Using these word embeddings, I built two different models: one that maps a name to a color, and one that maps a color to a name. The model that learned to map names to colors is a straightforward convolutional neural network, and it seems to work pretty well. Examples of what the model considers "red", "green", "blue", and "purple" can be seen below.

But the model also knows more interesting colors than those. For example, it knows that "deep purple" is a darker version of purple.

It also knows that "ocean" is an aqua color, and that "calm ocean" is a lighter aqua while "stormy ocean" is a gray purple.

The model that learned to map colors to names is a recurrent neural network that takes RGB values as input and attempts to predict the word embeddings as output. I decided that rather than generate single color names, it would be more interesting/useful to generate candidate words that could then be used to come up with a color name.
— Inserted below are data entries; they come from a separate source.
// uart_tx: 8N1 UART transmitter.
//
// While 'transmit' is high the transmitter sends frames on 'txd': a start bit
// (0), the DATA_BITS bits of 'data' least significant bit first, and a stop
// bit (1). When 'transmit' is low the line idles at 1. All state changes
// happen only in cycles where the bit-rate enable from uart_baud_gen is high,
// so every bit lasts exactly one bit period (5208 cycles of the 50 MHz clock
// at 9600 baud).
//
// How it works: a two-state controller (idle / send), a frame shift register
// and a bit counter. In idle, at a bit-period boundary with 'transmit' high,
// the register is loaded with {stop, data, start} and the controller moves to
// send. In send, 'txd' is the register's rightmost bit; at each boundary the
// register shifts right by one and the bit counter counts up. When the counter
// shows that the stop bit has been on the line for a full period, the counter
// is cleared and the controller returns to idle. If 'transmit' is still high
// at the next boundary another frame starts, so a held 'transmit' gives one
// frame every DATA_BITS+3 bit periods (one extra idle period between frames).
//
// Interface: clk, synchronous active-high rst (back to idle, line high),
// transmit (level, sampled at bit-period boundaries only), data (sampled at
// the boundary where a frame is loaded), txd.
// Timing: the start bit begins at the first bit-period boundary after
// 'transmit' is seen high, i.e. 1 to CLKS_PER_BIT cycles later. 'txd' is
// decoded from registers only.
//
// The controller, the load/shift/clear operations, the frame layout and the
// bit order follow the original design; the bit-rate enable as a separate
// module and driving the stop bit from the shift register are choices of this
// implementation.
module uart_tx
  import uart_pkg::*;
#(
  parameter int unsigned CLK_FREQ_HZ  = CLK_FREQ_HZ_DEFAULT,
  parameter int unsigned BAUD_RATE    = BAUD_RATE_DEFAULT,
  parameter int unsigned CLKS_PER_BIT = clks_per_bit(CLK_FREQ_HZ, BAUD_RATE),
  parameter int unsigned DATA_BITS    = 8
) (
  input  logic                 clk,
  input  logic                 rst,
  input  logic                 transmit,
  input  logic [DATA_BITS-1:0] data,
  output logic                 txd
);

  // A frame is the data plus one start bit and one stop bit.
  localparam int unsigned FRAME_BITS = DATA_BITS + 2;
  localparam int unsigned BCW        = $clog2(FRAME_BITS);
  localparam logic [BCW-1:0] LAST_BIT = BCW'(FRAME_BITS - 1);

  logic                  tick;
  tx_state_e             state_q;
  logic [FRAME_BITS-1:0] shreg_q;
  logic [BCW-1:0]        bit_cnt_q;

  uart_baud_gen #(
    .CLK_FREQ_HZ (CLK_FREQ_HZ),
    .BAUD_RATE   (BAUD_RATE),
    .CLKS_PER_BIT(CLKS_PER_BIT)
  ) u_baud (
    .clk (clk),
    .rst (rst),
    .tick(tick)
  );

  // Controller decisions for the current bit period.
  logic      load, shift, clear;
  tx_state_e state_d;

  always_comb begin
    load    = 1'b0;
    shift   = 1'b0;
    clear   = 1'b0;
    state_d = state_q;
    unique case (state_q)
      TX_IDLE: if (transmit) begin
        load    = 1'b1;
        state_d = TX_SEND;
      end
      TX_SEND: if (bit_cnt_q >= LAST_BIT) begin
        clear   = 1'b1;
        state_d = TX_IDLE;
      end else begin
        shift   = 1'b1;
      end
      default: state_d = TX_IDLE;
    endcase
  end

  always_ff @(posedge clk) begin
    if (rst) begin
      state_q   <= TX_IDLE;
      shreg_q   <= '1;
      bit_cnt_q <= '0;
    end else if (tick) begin
      state_q <= state_d;
      if (load)  shreg_q   <= {1'b1, data, 1'b0};
      if (shift) shreg_q   <= {1'b0, shreg_q[FRAME_BITS-1:1]};
      if (shift) bit_cnt_q <= bit_cnt_q + 1'b1;
      if (clear) bit_cnt_q <= '0;
    end
  end

  assign txd = (state_q == TX_SEND) ? shreg_q[0] : 1'b1;

  // A frame never shifts past its stop bit.
  a_bitcnt_range: assert property (@(posedge clk) disable iff (rst)
    bit_cnt_q <= LAST_BIT);
  // The controller only leaves idle by loading a frame.
  a_load_on_start: assert property (@(posedge clk) disable iff (rst)
    (state_q == TX_IDLE && tick && transmit) |=> (state_q == TX_SEND && shreg_q[0] == 1'b0));

endmodule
For example, when providing RGB values of 161, 85, and 130 (a fuchsia-like color) as input to the model, it generates the following:
Word #1 candidates:
roses_hydrangeas
lacy_foliage
tussie
sweetly_fragrant
coppery_pink
grevillea
oriental_poppies
maidenhair_ferns
oak_leaf_hydrangea
blue_hydrangeas
Word #2 candidates:
violet
lavender_flowers
wonderfully_fragrant
fuchsia
anise_hyssop
monarda
purple
purple_blooms
cornflowers
hibiscuses
Word #3 candidates:
purple
pink
violet
fuchsia
roses
purple_blooms
lavender_flowers
lavender
Asiatic_lilies
monarda
Word #4 candidates:
roses
purple
pink
red
violet
fuchsia
violets
Asiatic_lilies
purple_blooms
flowers
I personally like "sweetly fragrant fuchsia".
Similarly, when providing RGB values of 1, 159, and 11 (a booger-green color) as input to the model, it generates the following:
Word #1 candidates:
greenbelt
drainage_easements
annexations
Controller_Bud_Polhill
Annexations
Buttertubs_Marsh
sprigging
easements
buffer_strips
Growth_Boundary
Word #2 candidates:
green
jade
blues_pinks
purples_blues
greeny
sienna
plumbago
sage_Salvia
olive
purple_leaved
Word #3 candidates:
green
plumbago
purples_blues
allamanda
greeny
purple_leaved
lime
hibiscuses
sage_Salvia
blues_pinks
Word #4 candidates:
green
pineapple_sage
plumbago
purple_leaved
allamanda
hibiscuses
lime
snowberry
sage_Salvia
purples_blues
I personally like "sprigging green". Anyway, it seems like the word embeddings do allow the model to learn some pretty interesting relationships between colors and language.